- YOUR OBJECTIVE -
Only the lines with the string "importance" are needed; return each of them from the entries below.

- PROVIDED ENTRIES -
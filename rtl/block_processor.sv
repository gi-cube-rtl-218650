// block_processor: one GI-Cube ray integration processor, a circular
// pipeline fed by many ray queues.
//
//   ray queues -> volume cache (prefetch, tags, miss scheduler, interleaved
//   banks) -> 8 gradient LUTs -> resampling -> segmentation -> spacing
//   (jitter, opacity correction) -> shading and compositing -> scattering,
//   splatting and ray advance -> queue sorter/bucketing -> ray queues
//
// The processor owns the volume blocks that the partition assigns to it and
// keeps one queue per block. The queue sorter names the active queue; its
// rays enter the pipeline one per cycle, round robin, until it runs dry,
// while the bucketing stage (ray_dispatch) files every returning ray into the
// queue of the block it now lies in, hands it to the left or right
// neighbour, or returns it to the board controller (finished, trapped,
// overflow). Irradiance carriers produced by lighting rays travel through
// the queues like rays and are absorbed by the volume cache, which adds their
// energy to the voxels.
//
// A ray is issued only when the cache is ready and all three output FIFOs
// have MARGIN free places, enough for every ray still in the pipeline, so
// the back of the pipeline never stalls. Latency of a hit: 7 cycles from
// issue to the bucketing stage. Interfaces: valid/ready ray ports to both
// neighbours and to the board controller (broadcast input: a ray is taken
// only if this processor owns it), one voxel memory port, the LUT load bus,
// configuration and the per-block empty flags.
// ev bits: 0 miss stall, 1 bypass, 2 carrier absorbed, 3 queue overflow,
// 4 sent left, 5 sent right, 6 sent to controller, 7 active queue switch,
// 8 space leap, 9 early termination, 10 photon absorbed, 11 trap,
// 12 scatter, 13 splat carrier made, 14 ray finished, 15 ray issued.
module block_processor
  import gicube_pkg::*;
#(
  parameter int unsigned VOL_N  = VOL_N_DEF,
  parameter int unsigned BLK_N  = BLK_N_DEF,
  parameter int unsigned NPROC  = NPROC_DEF,
  parameter int unsigned QLEN   = QLEN_DEF,
  parameter int unsigned MY_ID  = 0,
  parameter int unsigned OFIFO  = 64,
  localparam int unsigned BPA   = VOL_N / BLK_N,
  localparam int unsigned NB    = BPA * BPA * BPA,
  localparam int unsigned NQ    = NB / NPROC,
  localparam int unsigned QW    = $clog2(NQ),
  localparam int unsigned LW    = $clog2(QLEN),
  localparam int unsigned FAW   = $clog2(OFIFO)
) (
  input  logic          clk,
  input  logic          rst_n,
  input  cfg_t          cfg,
  input  logic [NB-1:0] empty_flags,
  input  lut_wr_t       lut_wr,
  input  logic          l_in_valid, input ray_t l_in_ray, output logic l_in_ready,
  input  logic          r_in_valid, input ray_t r_in_ray, output logic r_in_ready,
  input  logic          d_in_valid, input ray_t d_in_ray, output logic d_in_ready,
  output logic          l_out_valid, output ray_t l_out_ray, input logic l_out_ready,
  output logic          r_out_valid, output ray_t r_out_ray, input logic r_out_ready,
  output logic          d_out_valid, output ray_t d_out_ray, input logic d_out_ready,
  output mem_req_t      mem_req,
  input  logic          mem_ready,
  input  mem_rsp_t      mem_rsp,
  output logic [15:0]   ev
);
  localparam int unsigned MARGIN = 24;

  // ---------------- queues and sorter ----------------
  logic [1:0]    q_wr;
  logic [QW-1:0] q_id [2];
  ray_t          q_ray [2];
  logic [QW-1:0] active_q;
  logic          active_valid, switched;
  ray_t          head_ray;
  logic          issue;
  logic [LW:0]   count [NQ];
  logic [23:0]   importance [NQ];
  logic [NQ-1:0] changed, nonempty;

  ray_queues #(.NQ(NQ), .QLEN(QLEN)) u_queues (
    .clk, .rst_n, .policy_contrib(cfg.policy_contrib),
    .wr_en(q_wr), .wr_q(q_id), .wr_ray(q_ray),
    .rd_q(active_q), .rd_pop(issue), .rd_ray(head_ray),
    .count, .importance, .changed);

  always_comb for (int q = 0; q < NQ; q++) nonempty[q] = (count[q] != 0);

  queue_sorter #(.NQ(NQ), .IW(24)) u_sorter (
    .clk, .rst_n, .changed, .importance, .nonempty,
    .active_q, .active_valid, .switched);

  // ---------------- output FIFOs ----------------
  logic [1:0] l_wr, r_wr, d_wr;
  ray_t       slot_ray [2];
  logic [FAW:0] free_l, free_r, free_d;
  logic       credit_ok;

  ray_fifo #(.DEPTH(OFIFO)) u_lfifo (.clk, .rst_n, .wr_en(l_wr), .wr_data(slot_ray),
    .free(free_l), .rd_valid(l_out_valid), .rd_data(l_out_ray), .rd_ready(l_out_ready));
  ray_fifo #(.DEPTH(OFIFO)) u_rfifo (.clk, .rst_n, .wr_en(r_wr), .wr_data(slot_ray),
    .free(free_r), .rd_valid(r_out_valid), .rd_data(r_out_ray), .rd_ready(r_out_ready));
  ray_fifo #(.DEPTH(OFIFO)) u_dfifo (.clk, .rst_n, .wr_en(d_wr), .wr_data(slot_ray),
    .free(free_d), .rd_valid(d_out_valid), .rd_data(d_out_ray), .rd_ready(d_out_ready));

  assign credit_ok = (32'(free_l) >= MARGIN) && (32'(free_r) >= MARGIN)
                  && (32'(free_d) >= MARGIN);

  // ---------------- volume cache ----------------
  logic       c_ready, c_valid;
  ray_t       c_ray;
  voxel_t     c_vox [8];
  logic [7:0] c_frac [3];
  logic       ev_miss, ev_bypass, ev_carrier;

  assign issue = active_valid && c_ready && credit_ok;

  volume_cache #(.VOL_N(VOL_N), .BLK_N(BLK_N)) u_cache (
    .clk, .rst_n, .req_valid(issue), .req_ray(head_ray), .req_ready(c_ready),
    .rsp_valid(c_valid), .rsp_ray(c_ray), .rsp_vox(c_vox), .rsp_frac(c_frac),
    .mem_req, .mem_ready, .mem_rsp, .ev_miss, .ev_bypass, .ev_carrier);

  // ---------------- gradient decode and resampling ----------------
  logic [10:0]       gidx [8];
  logic signed [9:0] gx [8], gy [8], gz [8];
  always_comb for (int i = 0; i < 8; i++) gidx[i] = c_vox[i].gradient;

  gradient_lut u_grad (.clk, .lut_wr, .index(gidx), .gx, .gy, .gz);

  logic    s1_valid;
  ray_t    s1_ray;
  sample_t s1_s;
  resampler u_resamp (.clk, .rst_n, .in_valid(c_valid), .in_ray(c_ray), .vox(c_vox),
    .gx, .gy, .gz, .frac(c_frac), .out_valid(s1_valid), .out_ray(s1_ray), .out_s(s1_s));

  logic    s2_valid;
  ray_t    s2_ray;
  sample_t s2_s;
  seg_t    s2_seg;
  segmentation_unit u_seg (.clk, .rst_n, .lut_wr, .in_valid(s1_valid), .in_ray(s1_ray),
    .in_s(s1_s), .out_valid(s2_valid), .out_ray(s2_ray), .out_s(s2_s), .out_seg(s2_seg));

  logic        s3_valid;
  ray_t        s3_ray;
  sample_t     s3_s;
  seg_t        s3_seg;
  logic [23:0] s3_old;
  logic [15:0] s3_alpha, s3_dr;
  spacing_unit u_space (.clk, .rst_n, .lut_wr, .sample_dist(cfg.sample_dist),
    .in_valid(s2_valid), .in_ray(s2_ray), .in_s(s2_s), .in_seg(s2_seg),
    .out_valid(s3_valid), .out_ray(s3_ray), .out_s(s3_s), .out_seg(s3_seg),
    .out_old_opacity(s3_old), .out_alpha(s3_alpha), .out_dr(s3_dr));

  logic        s4_valid;
  ray_t        s4_ray;
  sample_t     s4_s;
  seg_t        s4_seg;
  logic [15:0] s4_alpha, s4_dr;
  logic [7:0]  s4_int;
  shading_unit u_shade (.clk, .rst_n, .lut_wr, .gi_enable(cfg.gi_enable),
    .in_valid(s3_valid), .in_ray(s3_ray), .in_s(s3_s), .in_seg(s3_seg),
    .in_old_opacity(s3_old), .in_alpha(s3_alpha), .in_dr(s3_dr),
    .out_valid(s4_valid), .out_ray(s4_ray), .out_s(s4_s), .out_seg(s4_seg),
    .out_alpha(s4_alpha), .out_dr(s4_dr), .out_intensity(s4_int));

  logic       pa_valid, pb_valid;
  ray_t       pa_ray, pb_ray;
  logic [6:0] sev;
  scatter_splat #(.VOL_N(VOL_N), .BLK_N(BLK_N)) u_scat (.clk, .rst_n, .lut_wr, .cfg,
    .empty_flags, .in_valid(s4_valid), .in_ray(s4_ray), .in_s(s4_s), .in_seg(s4_seg),
    .in_alpha(s4_alpha), .in_dr(s4_dr), .a_valid(pa_valid), .a_ray(pa_ray),
    .b_valid(pb_valid), .b_ray(pb_ray), .ev(sev));

  // ---------------- bucketing ----------------
  logic [1:0] ovf;
  ray_dispatch #(.VOL_N(VOL_N), .BLK_N(BLK_N), .NPROC(NPROC), .QLEN(QLEN), .MY_ID(MY_ID),
                 .MARGIN(MARGIN), .FAW(FAW)) u_disp (
    .partition(cfg.partition),
    .pa_valid, .pa_ray, .pb_valid, .pb_ray,
    .l_valid(l_in_valid), .l_ray(l_in_ray), .l_ready(l_in_ready),
    .r_valid(r_in_valid), .r_ray(r_in_ray), .r_ready(r_in_ready),
    .d_valid(d_in_valid), .d_ray(d_in_ray), .d_ready(d_in_ready),
    .count, .free_l, .free_r, .free_d,
    .q_wr, .q_id, .q_ray, .l_wr, .r_wr, .d_wr, .slot_ray, .overflow(ovf));

  assign ev = {issue, sev[0], sev[1], sev[2], sev[3], sev[4], sev[5], sev[6],
               switched, |d_wr, |r_wr, |l_wr, |ovf, ev_carrier, ev_bypass, ev_miss};

  // s4_int is the shading intensity, kept for observation in simulation
  logic unused_ok;
  assign unused_ok = ^{s4_int, 1'b0};
endmodule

- ANSWER BELOW -
  logic [23:0]   importance [NQ];
    .count, .importance, .changed);
    .clk, .rst_n, .changed, .importance, .nonempty,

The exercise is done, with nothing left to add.